PROVIDED DATA ->
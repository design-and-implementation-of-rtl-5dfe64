`timescale 1ns/1ps
// Testbench of strip_correct: loads random signed column and row vectors
// (including large ones that drive the sum below 0 and above 65535), streams
// frames of random pixels with random back-pressure, and checks every output
// against in + col[x] + row[y] saturated to 0..65535, plus m_last and the
// two-cycle latency of a gapless stream.
// The expected values are computed in the testbench itself; the stimulus and
// the sizes are this testbench's own choice.
module strip_correct_tb;
  import nuc_pkg::*;
  localparam int MAX_W = 32, MAX_H = 16;
  logic clk = 0, rst_n = 0;
  always #5 clk = ~clk;
  int checks = 0, failures = 0;

  logic [5:0] width;
  logic [4:0] height;
  logic col_we, row_we;
  logic [4:0] col_addr;
  logic [3:0] row_addr;
  logic [15:0] col_wdata, row_wdata;
  logic s_valid, s_ready, m_valid, m_ready, m_last, idle;
  logic [15:0] s_data, m_data;

  strip_correct #(.MAX_W(MAX_W), .MAX_H(MAX_H)) dut (.*);

  int colv[MAX_W], rowv[MAX_H];
  int img[], expv[];
  int W, H, n_out, n_sat;
  bit stalls;

  always @(posedge clk) m_ready <= stalls ? ($urandom_range(0, 3) != 0) : 1'b1;

  always @(posedge clk) if (rst_n && m_valid && m_ready) begin
    checks++;
    if (int'(m_data) != expv[n_out] || m_last != (n_out == W * H - 1)) begin
      failures++;
      if (failures < 8) $display("FAIL %0d got %0d exp %0d", n_out, m_data, expv[n_out]);
    end
    n_out++;
  end

  task automatic frame(int w, int h, bit st, int range_);
    int t, t0;
    W = w; H = h; stalls = st;
    for (int x = 0; x < MAX_W; x++) begin
      colv[x] = $urandom_range(0, 2 * range_) - range_;
      @(negedge clk); col_we = 1; col_addr = 5'(x); col_wdata = 16'(colv[x]);
    end
    for (int y = 0; y < MAX_H; y++) begin
      rowv[y] = $urandom_range(0, 2 * range_) - range_;
      @(negedge clk); col_we = 0; row_we = 1; row_addr = 4'(y); row_wdata = 16'(rowv[y]);
    end
    @(negedge clk); row_we = 0; col_we = 0;
    width = 6'(W); height = 5'(H);
    img = new[W * H]; expv = new[W * H];
    foreach (img[i]) begin
      img[i] = $urandom_range(0, 65535);
      t = img[i] + colv[i % W] + rowv[i / W];
      if (t < 0 || t > 65535) n_sat++;
      expv[i] = (t < 0) ? 0 : (t > 65535) ? 65535 : t;
    end
    n_out = 0;
    t0 = $time;
    for (int i = 0; i < W * H; i++) begin
      s_valid = 1; s_data = 16'(img[i]);
      while (!s_ready) @(negedge clk);
      @(negedge clk);
    end
    s_valid = 0;
    while (n_out < W * H) @(negedge clk);
    if (!st) begin
      checks++;
      if (($time - t0) / 10 > W * H + 2) begin failures++; $display("FAIL rate"); end
    end
  endtask

  initial begin
    #3000000; failures++;
    $display("TB_RESULT checks=%0d failures=%0d", checks, failures);
    $finish;
  end

  initial begin
    s_valid = 0; s_data = 0; width = 16; height = 8; col_we = 0; row_we = 0;
    col_addr = 0; row_addr = 0; col_wdata = 0; row_wdata = 0; stalls = 0; m_ready = 1; n_sat = 0;
    #12 rst_n = 1;
    frame(16, 8, 0, 500);
    frame(32, 16, 1, 30000);
    frame(5, 3, 0, 32767);
    checks++;
    if (n_sat == 0) begin failures++; $display("FAIL no saturation exercised"); end
    $display("TB_RESULT checks=%0d failures=%0d", checks, failures);
    $finish;
  end
endmodule
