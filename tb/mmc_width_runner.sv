// mmc_width_runner - testbench helper: runs one data width of mmc_top
// (K data bits, 4 words) through the code-size and burst-capability checks
// of the evaluation, and reports its own check and failure counts.
//   - codeword width must be the listed n = k + r (20, 34, 60, 110 for
//     k = 8, 16, 32, 64; r = 2 + k/2 + 2*M)
//   - every burst of 1..K/2 adjacent data errors, at every start inside the
//     lower and upper row, on a stored all-zero word and on a random word, is
//     decoded by all three methods and compared with the reference model
//   - on the all-zero word with the burst starting at the row's first bit
//     (the way the methods are evaluated), the longest burst each method
//     still corrects is measured and printed; for method 1 the odd lengths up
//     to K/2 - 1 and for method 3 all lengths up to K/2 are required to be
//     corrected at K = 8 and 16
module mmc_width_runner
  import mmc_ref_pkg::*;
#(
  parameter int K = 8
) (
  input  logic clk,
  input  logic start,
  output logic done,
  output int   checks,
  output int   failures
);
  localparam int DEPTH = 4, AW = 2;
  localparam int N = mmc_pkg::cw_len(K, 1'b1);
  localparam int KH = K / 2;

  logic rst_n = 1'b0;
  logic we = 1'b0, re = 1'b0, upset_en = 1'b0;
  logic [AW-1:0] waddr = '0, raddr = '0, upset_addr = '0;
  logic [K-1:0]  wdata = '0;
  logic [N-1:0]  upset_mask = '0;
  logic [1:0]    method = 2'd3;
  logic          rvalid, err, fixed;
  logic [K-1:0]  dout, dout_m1, dout_m2, dout_m3;
  logic [N-1:0]  rcode;
  logic [1:0]    dh;
  logic [KH-1:0] dv;
  logic [2*mmc_pkg::ham_bits(KH)-1:0] dr;

  mmc_top #(.K(K), .DEPTH(DEPTH)) dut (.*);

  task automatic chk(input string what, input vec_t got, input vec_t exp);
    checks++;
    if (got !== exp) begin
      failures++;
      $display("FAIL K=%0d %s: got %h expected %h", K, what, got, exp);
    end
  endtask

  function automatic logic [N-1:0] data_mask(input int first, input int len);
    vec_t m = '0;
    for (int i = first; i < first + len; i++) m |= ref_cw(K, 1'b1, vec_t'(1) << i, 1'b1);
    return N'(m);
  endfunction

  initial begin
    int exp_n, best [3];
    bit odd_ok;
    checks = 0; failures = 0; done = 1'b0;
    wait (start);
    @(negedge clk); rst_n = 1'b1;
    exp_n = (K == 8) ? 20 : (K == 16) ? 34 : (K == 32) ? 60 : 110;
    chk("codeword width n", vec_t'($bits(rcode)), vec_t'(exp_n));
    best = '{0, 0, 0};
    odd_ok = 1'b1;
    for (int pass = 0; pass < 2; pass++) begin
      for (int row = 0; row < 2; row++) begin
        for (int len = 1; len <= KH; len++) begin
          for (int st = 0; st + len <= KH; st++) begin
            automatic logic [K-1:0] d = (pass != 0) ? K'({$urandom, $urandom}) : '0;
            automatic logic [N-1:0] mask = data_mask(row * KH + st, len);
            automatic vec_t cw = ref_cw(K, 1'b1, vec_t'(d));
            logic [K-1:0] o [3];
            @(negedge clk); we = 1'b1; waddr = 2'd1; wdata = d;
            @(negedge clk); we = 1'b0; upset_en = 1'b1; upset_addr = 2'd1; upset_mask = mask;
            @(negedge clk); upset_en = 1'b0; re = 1'b1; raddr = 2'd1;
            @(negedge clk); re = 1'b0;
            o = '{dout_m1, dout_m2, dout_m3};
            for (int m = 1; m <= 3; m++)
              chk($sformatf("burst row %0d start %0d len %0d method %0d", row, st, len, m),
                  vec_t'(o[m-1]), ref_decode(K, m, cw ^ vec_t'(mask)));
            if (pass == 0 && row == 0 && st == 0) begin
              for (int m = 0; m < 3; m++)
                if (o[m] == '0 && best[m] == len - 1) best[m] = len;
              if (len % 2 == 1 && o[0] != '0) odd_ok = 1'b0;
            end
          end
        end
      end
    end
    $display("K=%0d n=%0d: longest burst from bit 0 corrected: method1=%0d method2=%0d method3=%0d, method1 odd bursts %0s",
             K, $bits(rcode), best[0], best[1], best[2], odd_ok ? "all corrected" : "not all corrected");
    chk("method 1 corrects every odd burst up to K/2-1", vec_t'(odd_ok), 1);
    if (K <= 16) chk("method 3 corrects bursts up to K/2", vec_t'(best[2]), vec_t'(KH));
    done = 1'b1;
  end
endmodule
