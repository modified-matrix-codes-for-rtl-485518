// tb_mmc_widths - workload test over the evaluated data widths 8, 16, 32 and
// 64 bits: one mmc_width_runner per width, run one after another.
module tb_mmc_widths;
  logic clk = 1'b0;
  logic [3:0] start = '0, done;
  int c [4], f [4];

  always #5 clk = ~clk;

  mmc_width_runner #(.K(8))  r8  (.clk(clk), .start(start[0]), .done(done[0]), .checks(c[0]), .failures(f[0]));
  mmc_width_runner #(.K(16)) r16 (.clk(clk), .start(start[1]), .done(done[1]), .checks(c[1]), .failures(f[1]));
  mmc_width_runner #(.K(32)) r32 (.clk(clk), .start(start[2]), .done(done[2]), .checks(c[2]), .failures(f[2]));
  mmc_width_runner #(.K(64)) r64 (.clk(clk), .start(start[3]), .done(done[3]), .checks(c[3]), .failures(f[3]));

  initial begin : watchdog
    repeat (500000) @(posedge clk);
    $display("watchdog expired");
    $display("TB_RESULT checks=%0d failures=%0d", c[0] + c[1] + c[2] + c[3],
             f[0] + f[1] + f[2] + f[3] + 1);
    $finish;
  end

  initial begin
    for (int i = 0; i < 4; i++) begin
      @(negedge clk); start[i] = 1'b1;
      wait (done[i]);
    end
    $display("TB_RESULT checks=%0d failures=%0d", c[0] + c[1] + c[2] + c[3], f[0] + f[1] + f[2] + f[3]);
    $finish;
  end
endmodule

WHAT YOU WILL DO -> Reproduce every line of the material above that has the string "zero".

RESULT FOR THIS EXERCISE ->
//     lower and upper row, on a stored all-zero word and on a random word, is
//   - on the all-zero word with the burst starting at the row's first bit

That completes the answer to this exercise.